Keep seeing this on reports/social media etc. Do you agree they are heroes ? if so, why?


----------



## L11 (Jan 21, 2011)

Not really, he had a job that involve fighting people in another country and he got killed in London by some extremists.. Can't see how that makes him a hero tbh.


----------



## hotchy (Aug 20, 2009)

Every single person in the armed forces who goes out risking there own life's for us is a hero.


----------



## Paisleylad (Jan 22, 2013)

hotchy said:


> Every single person in the armed forces who goes out risking there own life's for us is a hero.


Nail on the head.


----------



## Wheyman (Sep 6, 2011)

just as anyone is proud to defend their country is a hero. Rigby was killed because he was proud of his country and was willing to defend it.

Its more that Rigby stands for something we must preserve and stop mindless hatred of anyone who defends there own country.


----------



## latblaster (Oct 26, 2013)

Depends how you define what a 'hero' is I think.

The guys in the Services that I know don't for one moment consider themselves to be heroes....or brave.

They do a job & sometimes some of them give their life to save another, & that is a hero.

This is not in any way detracting anything from them. As I 100% support what they do. Whether I agree with the policies in place is a different matter.

But to answer your question Ash, I don't think he is a hero.

You're my hero Ash.. :wub:


----------



## tom42021 (Jan 19, 2012)

hotchy said:


> Every single person in the armed forces who goes out risking there own life's for us is a hero.


this exactly


----------



## zack amin (Mar 13, 2012)

His burial is today not far from Me, infact in Milkys home town, he was a local lad, went to Middleton college, think it's safe to safe family friends and the general public take pride and feel more humble with anyone who's been killed in cold blood, labelled ad a hero, everyone's a hero to someone


----------



## L11 (Jan 21, 2011)

hotchy said:


> Every single person in the armed forces who goes out risking there own life's for us is a hero.
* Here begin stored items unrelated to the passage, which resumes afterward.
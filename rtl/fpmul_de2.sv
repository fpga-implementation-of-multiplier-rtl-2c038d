// fpmul_de2: top level of the single-precision floating-point multiplier as
// demonstrated on a Cyclone II development board.
//
// The multiplier core (fpmul) is fully combinational and brings out all 96
// operand and result pins: two signs, two 8-bit exponents and two 23-bit
// fractions in, one sign, one 8-bit exponent and one 23-bit fraction out.
// Alongside it, the display driver (s7d) shows on the eight seven-segment
// digits the five leading significand bits of each operand in decimal and the
// four leading fraction bits of the product in binary, which is how a
// product such as 28 x 20 = 1.000110000b x 2^9 is read off the board.
//
// There is no clock and no register: every output follows the inputs after
// the combinational delay. The exponent pins are ordinary inputs here; on the
// board they would be tied to constants or switches by the pin assignment.
module fpmul_de2
  import fpmul_pkg::*;
(
  input  logic              s1,
  input  logic              s2,
  input  logic [EXP_W-1:0]  e1,
  input  logic [EXP_W-1:0]  e2,
  input  logic [FRAC_W-1:0] f1,
  input  logic [FRAC_W-1:0] f2,
  output logic              sout,
  output logic [EXP_W-1:0]  eout,
  output logic [FRAC_W-1:0] fout,
  output logic [6:0]        hex [8]
);

  fpmul u_fpmul (
    .s1, .s2, .e1, .e2, .f1, .f2,
    .sout, .eout, .fout
  );

  s7d a4 (
    .mx  ({1'b1, f1[FRAC_W-1 -: 4]}),
    .my  ({1'b1, f2[FRAC_W-1 -: 4]}),
    .fr  (fout[FRAC_W-1 -: 4]),
    .hex (hex)
  );

endmodule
This is where half the forum is going to turn on me BUT...

How exactly is going out to Afghanistan/Iraq/Libya to kill in order to liberate *their* people risking their life for me??
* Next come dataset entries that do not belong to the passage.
// tb_fpmul_de2: end-to-end test of the board-level floating-point multiplier.
//
// Runs the top at its only (binary32) size and checks:
//  - the two worked examples: e1 = 132, e2 = 60, signs 0 and 1;
//  - the board sequence 1.0100b x 1.1100b then 1.0100b x 1.0100b with the same
//    exponents (result exponents 66 then 65, leading fraction bits 0001 then
//    1001);
//  - the board display example 28 x 20 = 1.000110000b x 2^9, with both
//    operands at 2^4: displays "28", "20" and "0001", result exponent 136;
//  - random normal operands, each checked against an integer reference and
//    the display against the standard active-low digit codes.
// It counts how often each mechanism of the design occurred: a product >= 2
// that the normalize unit shifts (exponent + 1), a product < 2 that it does
// not, a negative and a positive result sign. One that never occurs is a
// failure.
module tb_fpmul_de2;
  logic        s1, s2, sout;
  logic [7:0]  e1, e2, eout;
  logic [22:0] f1, f2, fout;
  logic [6:0]  hex [8];
  int checks = 0, failures = 0;
  int n_shift = 0, n_noshift = 0, n_neg = 0, n_pos = 0;

  localparam logic [6:0] CODE [10] = '{7'h40, 7'h79, 7'h24, 7'h30, 7'h19,
                                       7'h12, 7'h02, 7'h78, 7'h00, 7'h10};

  fpmul_de2 dut (.s1, .s2, .e1, .e2, .f1, .f2, .sout, .eout, .fout, .hex);

  task automatic fail(input string what);
    failures++;
    if (failures < 10)
      $display("FAIL %s: %b %0d %h x %b %0d %h -> %b %0d %h", what,
               s1, e1, f1, s2, e2, f2, sout, eout, fout);
  endtask

  // Full check of the current inputs against an integer reference.
  task automatic check();
    longint unsigned prod;
    logic [22:0] rf;
    logic [7:0]  re;
    int ma, mb;
    #1;
    prod = longint'({1'b1, f1}) * longint'({1'b1, f2});
    if (prod >> 47) begin
      n_shift++;
      rf = 23'(prod >> 24);
      re = 8'(int'(e1) + int'(e2) - 126);
    end else begin
      n_noshift++;
      rf = 23'(prod >> 23);
      re = 8'(int'(e1) + int'(e2) - 127);
    end
    if (s1 ^ s2) n_neg++; else n_pos++;
    checks++;
    if (sout !== (s1 ^ s2) || eout !== re || fout !== rf) fail("result");
    ma = 16 + int'(f1[22:19]);
    mb = 16 + int'(f2[22:19]);
    checks++;
    if (hex[7] !== CODE[ma / 10] || hex[6] !== CODE[ma % 10] ||
        hex[5] !== CODE[mb / 10] || hex[4] !== CODE[mb % 10] ||
        hex[3] !== CODE[rf[22]] || hex[2] !== CODE[rf[21]] ||
        hex[1] !== CODE[rf[20]] || hex[0] !== CODE[rf[19]]) fail("display");
  endtask

  task automatic expect_result(input logic es, input logic [7:0] ee, input logic [22:0] ef);
    checks++;
    if (sout !== es || eout !== ee || fout !== ef) fail("expected value");
  endtask

  initial begin
    #10000000;
    failures++;
    $display("TB_RESULT checks=%0d failures=%0d", checks, failures);
    $finish;
  end

  initial begin
    // Worked example 1: product >= 2.
    s1 = 0; s2 = 1; e1 = 8'b10000100; e2 = 8'b00111100;
    f1 = 23'b01000000000000000000000;
    f2 = 23'b11000000000000000000000;
    check();
    expect_result(1'b1, 8'd66, 23'b00011000000000000000000);
    // Worked example 2: product < 2.
    f1 = 23'b00100000000000000000000;
    f2 = 23'b01000000000000000000000;
    check();
    expect_result(1'b1, 8'd65, 23'b01101000000000000000000);
    // Board sequence: 1.0100 x 1.1100, then 1.0100 x 1.0100.
    s1 = 0; s2 = 0;
    f1 = 23'b0100 << 19; f2 = 23'b1100 << 19;
    check();
    expect_result(1'b0, 8'd66, 23'b0001 << 19 | 23'b1 << 18);
    f2 = 23'b0100 << 19;
    check();
    expect_result(1'b0, 8'd65, 23'b1001 << 19);
    // Board display: 28 = 1.1100 x 2^4, 20 = 1.0100 x 2^4.
    e1 = 8'd131; e2 = 8'd131;
    f1 = 23'b1100 << 19; f2 = 23'b0100 << 19;
    check();
    expect_result(1'b0, 8'd136, 23'b000110000 << 14);
    checks++;
    if (hex[7] !== CODE[2] || hex[6] !== CODE[8] || hex[5] !== CODE[2] ||
        hex[4] !== CODE[0] || hex[3] !== CODE[0] || hex[2] !== CODE[0] ||
        hex[1] !== CODE[0] || hex[0] !== CODE[1]) fail("board display 28 x 20");
    // Random normal operands within the exponent range.
    for (int i = 0; i < 5000; i++) begin
      int e;
      s1 = 1'($urandom); s2 = 1'($urandom);
      f1 = 23'($urandom); f2 = 23'($urandom);
      e1 = 8'($urandom_range(254, 1));
      do e = $urandom_range(254, 1);
      while (int'(e1) + e - 127 < 1 || int'(e1) + e - 126 > 254);
      e2 = 8'(e);
      check();
    end
    $display("mechanisms: normalize shift=%0d no shift=%0d negative=%0d positive=%0d",
             n_shift, n_noshift, n_neg, n_pos);
    if (n_shift == 0)   begin failures++; $display("FAIL: no normalising shift"); end
    if (n_noshift == 0) begin failures++; $display("FAIL: no unshifted product"); end
    if (n_neg == 0)     begin failures++; $display("FAIL: no negative result"); end
    if (n_pos == 0)     begin failures++; $display("FAIL: no positive result"); end
    $display("TB_RESULT checks=%0d failures=%0d", checks, failures);
    $finish;
  end
endmodule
If we had a war on home soil and my friends and family and country were in danger, then I'd be the first to praise all the people that protected *us*. I'd actually seriously consider joining the army.


----------



## paulandabbi (Mar 13, 2013)

Wheyman said:


> just as anyone is proud to defend their country is a hero. Rigby was killed because he was proud of his country and was willing to defend it.
> 
> Its more that Rigby stands for something we must preserve and stop mindless hatred of anyone who defends there own country, especially from people who are happy to live here but hate our culture and want us to change.


This ^^^^^

People in any of the armed forces are hero's!! They have the bollox to go and fight to defend our country and all the people in it even though some of the people in it are the one's we need defending from!!


----------



## Xelibrium (May 7, 2013)

When i was serving i didn't see myself as a hero was a job, but now that im out i do see soldiers as heros the job is a lifestyle that puts them in danger and at a phone call could be saving this country from attacks.
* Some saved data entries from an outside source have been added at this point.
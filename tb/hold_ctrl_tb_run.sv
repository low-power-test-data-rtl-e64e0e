// Stimulus and checker for one hold_ctrl instance (used by tb_hold_ctrl).
module hold_ctrl_tb_run #(
  parameter int unsigned L = 54,
  parameter int unsigned B = 6
) (
  input  logic clk,
  output bit   done,
  output int   checks,
  output int   failures
);
  localparam int unsigned K = (L + B - 1) / B;

  logic rst_n = 1'b0, seed_valid = 1'b0, uf_bit = 1'b0;
  logic seed_ready, lfsr_load, lfsr_step, update_flag, hf_load, hf_rotate, shift_en, capture_en;

  hold_ctrl #(.CHAIN_LEN(L), .N_BLOCKS(B)) dut (
    .clk(clk), .rst_n(rst_n), .seed_valid(seed_valid), .seed_ready(seed_ready),
    .lfsr_load(lfsr_load), .lfsr_step(lfsr_step), .uf_bit(uf_bit), .update_flag(update_flag),
    .hf_load(hf_load), .hf_rotate(hf_rotate), .shift_en(shift_en), .capture_en(capture_en),
    .state());

  task automatic expect_sig(string what, logic got, logic exp);
    checks++;
    if (got !== exp) begin
      failures++;
      if (failures < 10) $display("L=%0d %s: got %0b exp %0b at %0t", L, what, got, exp, $time);
    end
  endtask

  task automatic expect_strobes(bit ld, bit sh, bit rot, bit cap, bit stp, bit rdy);
    expect_sig("hf_load", hf_load, ld);
    expect_sig("shift_en", shift_en, sh);
    expect_sig("hf_rotate", hf_rotate, rot);
    expect_sig("capture_en", capture_en, cap);
    expect_sig("lfsr_step", lfsr_step, stp);
    expect_sig("seed_ready", seed_ready, rdy);
  endtask

  initial begin
    bit uf, b2b;
    int cycles, n_upd, n_noupd, n_b2b, n_gap;
    done = 1'b0; checks = 0; failures = 0;
    n_upd = 0; n_noupd = 0; n_b2b = 0; n_gap = 0;
    repeat (2) @(negedge clk);
    rst_n = 1'b1;
    #1 expect_strobes(0, 0, 0, 0, 0, 1);
    b2b = 1'b0;
    for (int p = 0; p < 300; p++) begin
      uf = (p < 2) ? 1'(p == 0) : 1'($urandom);
      if (!b2b) begin
        // idle gap, then a seed in ST_IDLE
        repeat ($urandom_range(0, 3)) begin
          @(negedge clk); seed_valid = 1'b0; #1 expect_strobes(0, 0, 0, 0, 0, 1);
          expect_sig("lfsr_load idle", lfsr_load, 1'b0);
        end
        @(negedge clk); seed_valid = 1'b1; #1;
        expect_strobes(0, 0, 0, 0, 0, 1);
        expect_sig("lfsr_load", lfsr_load, 1'b1);
        n_gap++;
      end else n_b2b++;
      cycles = 0;
      // first cycle and the hold-load / shift cycles
      for (int c = 0; c < int'(uf ? B : 0) + int'(L); c++) begin
        @(negedge clk);
        seed_valid = 1'b0;
        uf_bit = (c == 0) ? uf : 1'($urandom);
        #1;
        cycles++;
        if (uf && c < int'(B)) expect_strobes(1, 0, 0, 0, 1, 0);
        else begin
          int t;
          t = c - (uf ? int'(B) : 0);
          expect_strobes(0, 1, ((t % K) == K - 1) || (t == int'(L) - 1), 0, 1, 0);
        end
        if (c == 1) expect_sig("update_flag", update_flag, uf);
      end
      // capture cycle, possibly taking the next seed
      @(negedge clk);
      b2b = 1'($urandom);
      seed_valid = b2b;
      #1;
      cycles++;
      expect_strobes(0, 0, 0, 1, 0, 1);
      expect_sig("lfsr_load capture", lfsr_load, b2b);
      checks++;
      if (cycles != int'(uf ? B : 0) + int'(L) + 1) begin
        failures++;
        $display("pattern length %0d", cycles);
      end
      if (uf) n_upd++; else n_noupd++;
    end
    @(negedge clk); seed_valid = 1'b0;
    checks++;
    if (n_upd == 0 || n_noupd == 0 || n_b2b == 0 || n_gap == 0) begin
      failures++;
      $display("coverage: upd %0d noupd %0d b2b %0d gap %0d", n_upd, n_noupd, n_b2b, n_gap);
    end
    done = 1'b1;
  end
endmodule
My cousin lost both legs and an arm in Afghanistan to me he is a hero and anyone who disagrees that they arnt needs there head testing.


----------



## eezy1 (Dec 14, 2010)

L11 said:


> This is where half the forum is going to turn on me BUT...
> 
> How exactly is going out to Afghanistan/Iraq/Libya to kill in order to liberate *their* people risking their life for me??
> 
> If we had a war on home soil and my friends and family and country were in danger, then I'd be the first to praise all the people that protected *us*. I'd actually seriously consider joining the army.


he already joined the army and would be first on the frontline if their was war on home turf, same way they go out risking their lives in other countries


----------



## Ashcrapper (Jul 3, 2008)

Mikey81 said:


> Hero end of
> 
> Pointless thread


why is it a pointless thread? seems like a pretty good debate to me.


----------



## Paisleylad (Jan 22, 2013)

Ashcrapper said:


> Keep seeing this on reports/social media etc. Do you agree he is a hero? if so, why?


He obviously wont be a hero in everyones eyes.

But to a large part of the country he is and most importantly he will always be his little boys "hero".

So yes in my opinion he's a hero.


----------



## a.notherguy (Nov 17, 2008)

a hero is someone who goes above and beyond his duty.

did the drummer do this? or is he being labelled a hero purely for being in the wrong place and the wrong time and being murdered by 2 [email protected]?


----------



## Mr_Morocco (May 28, 2011)

L11 said:


> This is where half the forum is going to turn on me BUT...
> 
> How exactly is going out to Afghanistan/Iraq/Libya to kill in order to liberate *their* people risking their life for me??
> 
> If we had a war on home soil and my friends and family and country were in danger, then I'd be the first to praise all the people that protected *us*. I'd actually seriously consider joining the army.


This..

I dont see why hes a 'hero' hes a normal bloke, the army is a job he chose, he's not defending this country neither are the rest of the army by being in Afghanistan. I worked in Afghanistan for 12 months on the same bases they live on, am i a hero too


----------



## Paisleylad (Jan 22, 2013)

a.notherguy said:


> a hero is someone who goes above and beyond his duty.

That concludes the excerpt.